#### Your instructions
Exactly as they appear, copy the lines from the start of the entries below to the line containing "module tb_priority_encoder;", both ends included.

#### Records from a data collection
▬▬▬▬▬▬▬▬▬▬
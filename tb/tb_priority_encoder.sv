// tb_priority_encoder: exhaustive self-checking test of the one-hot encoder (W = 14).
// Each one-hot input 2^i must give k = i and valid = 1; the zero input must give
// valid = 0.
module tb_priority_encoder;
  localparam int W  = 14;
  localparam int KW = $clog2(W);

  int checks = 0, failures = 0;
  logic clk = 1'b0;
  always #5 clk = ~clk;

  logic [W-1:0]  onehot;
  logic [KW-1:0] k;
  logic          valid;

  priority_encoder #(.W(W)) dut (.onehot(onehot), .k(k), .valid(valid));

  initial begin : watchdog
    repeat (1000) @(posedge clk);
    failures++;
    $display("TB_RESULT checks=%0d failures=%0d", checks, failures);
    $finish;
  end

  initial begin
    for (int i = 0; i < W; i++) begin
      @(negedge clk);
      onehot = W'(1) << i;
      #1;
      checks++;
      if (int'(k) != i || !valid) begin
        failures++;
        $display("FAIL onehot=%b k=%0d valid=%b", onehot, k, valid);
      end
    end
    @(negedge clk);
    onehot = '0;
    #1;
    checks++;
    if (valid) begin
      failures++;
      $display("FAIL zero input gives valid");
    end
    $display("TB_RESULT checks=%0d failures=%0d", checks, failures);
    $finish;
  end
endmodule
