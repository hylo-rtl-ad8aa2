// sign_conv: sign conversion (conditional two's-complement negation).
//
// y = neg ? -a : a, computed as (a XOR {W{neg}}) + neg. Driven with neg = a[W-1] it gives
// the absolute value of a signed operand; read as an unsigned W-bit number this is exact
// even for -2^(W-1). Driven with the sign of a product it applies that sign to an
// unsigned magnitude. In the HYLO log stage one instance takes |X0|, one |Y0| and one
// gives X00 the sign of X0*Y0. The role of the block follows the scheme; the
// invert-and-increment circuit is this design's choice.
//
// Interface: a (W bits), neg -> y (W bits).
// Timing: purely combinational (one W-bit incrementer).
module sign_conv #(
  parameter int unsigned W = 14
) (
  input  logic [W-1:0] a,
  input  logic         neg,
  output logic [W-1:0] y
);

  always_comb y = (a ^ {W{neg}}) + W'(neg);

endmodule
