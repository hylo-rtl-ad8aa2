// tb_sign_conv: exhaustive self-checking test of the sign-conversion block (W = 14).
// Every operand is applied with neg = 0 and neg = 1; the output must equal a or
// 2^W - a (mod 2^W). The absolute value of -2^(W-1), read unsigned, is checked as well.
module tb_sign_conv;
  localparam int W = 14;

  int checks = 0, failures = 0;
  logic clk = 1'b0;
  always #5 clk = ~clk;

  logic [W-1:0] a, y;
  logic         neg;

  sign_conv #(.W(W)) dut (.a(a), .neg(neg), .y(y));

  initial begin : watchdog
    repeat (40000) @(posedge clk);
    failures++;
    $display("TB_RESULT checks=%0d failures=%0d", checks, failures);
    $finish;
  end

  initial begin
    int expv;
    for (int v = 0; v < 2**W; v++) begin
      for (int n = 0; n < 2; n++) begin
        @(negedge clk);
        a = W'(v);
        neg = n[0];
        #1;
        expv = n ? ((2**W - v) % (2**W)) : v;
        checks++;
        if (int'(y) != expv) begin
          failures++;
          $display("FAIL a=%0d neg=%0d y=%0d exp=%0d", v, n, y, expv);
        end
      end
    end
    @(negedge clk);
    a = W'(2**(W-1));
    neg = 1'b1;
    #1;
    checks++;
    if (int'(y) != 2**(W-1)) failures++;
    $display("TB_RESULT checks=%0d failures=%0d", checks, failures);
    $finish;
  end
endmodule
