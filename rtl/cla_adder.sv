// cla_adder: carry-lookahead adder, the final adder of the HYLO multiplier.
//
// Three levels of 4-bit lookahead carry units: level 1 works on the bit pairs
// (g = a&b, p = a^b) in groups of 4, level 2 on the group (G, P) pairs in sections of
// 16 bits, level 3 on the (at most four) section pairs, with unused inputs padded as
// propagate-only. Carries flow back down from level 3 to the bits, and s = p ^ carry.
// The adder type is the scheme's; its organisation is this design's choice.
// W must be a multiple of 16, at most 64 (checked at elaboration).
// For W < 64 the level-3 carries into the padded positions are computed but not used.
//
// Interface: a, b (W bits), cin -> s (W bits), cout.
// Timing: purely combinational, about 3 + 2*3 gate levels.
module cla_adder #(
  parameter int unsigned W = 32
) (
  input  logic [W-1:0] a,
  input  logic [W-1:0] b,
  input  logic         cin,
  output logic [W-1:0] s,
  output logic         cout
);

  localparam int unsigned NG1 = W / 4;    // 4-bit groups
  localparam int unsigned NG2 = W / 16;   // 16-bit sections

  if (W % 16 != 0 || W == 0 || W > 64) begin : g_bad_width
    $error("cla_adder: W must be a multiple of 16 between 16 and 64");
  end

  logic [W-1:0]   g, p, c;
  logic [NG1-1:0] g1, p1, c1;    // group generate/propagate, carry into each group
  logic [NG2-1:0] g2, p2;        // section generate/propagate
  logic [3:0]     g2_pad, p2_pad, c2_pad;
  logic           g3, p3;

  assign g = a & b;
  assign p = a ^ b;

  for (genvar i = 0; i < NG1; i++) begin : g_l1
    lcu4 u_lcu (
      .g(g[4*i +: 4]), .p(p[4*i +: 4]), .cin(c1[i]),
      .c(c[4*i +: 4]), .G(g1[i]), .P(p1[i])
    );
  end

  for (genvar j = 0; j < NG2; j++) begin : g_l2
    lcu4 u_lcu (
      .g(g1[4*j +: 4]), .p(p1[4*j +: 4]), .cin(c2_pad[j]),
      .c(c1[4*j +: 4]), .G(g2[j]), .P(p2[j])
    );
  end

  always_comb begin
    g2_pad = '0;
    p2_pad = '1;
    g2_pad[NG2-1:0] = g2;
    p2_pad[NG2-1:0] = p2;
  end

  lcu4 u_l3 (.g(g2_pad), .p(p2_pad), .cin(cin), .c(c2_pad), .G(g3), .P(p3));

  assign s    = p ^ c;
  assign cout = g3 | (p3 & cin);

endmodule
▬▬▬▬▬▬▬▬▬▬
#### Problem solution
filename tb/tb_priority_encoder.sv
// tb_priority_encoder: exhaustive self-checking test of the one-hot encoder (W = 14).
// Each one-hot input 2^i must give k = i and valid = 1; the zero input must give
// valid = 0.
module tb_priority_encoder;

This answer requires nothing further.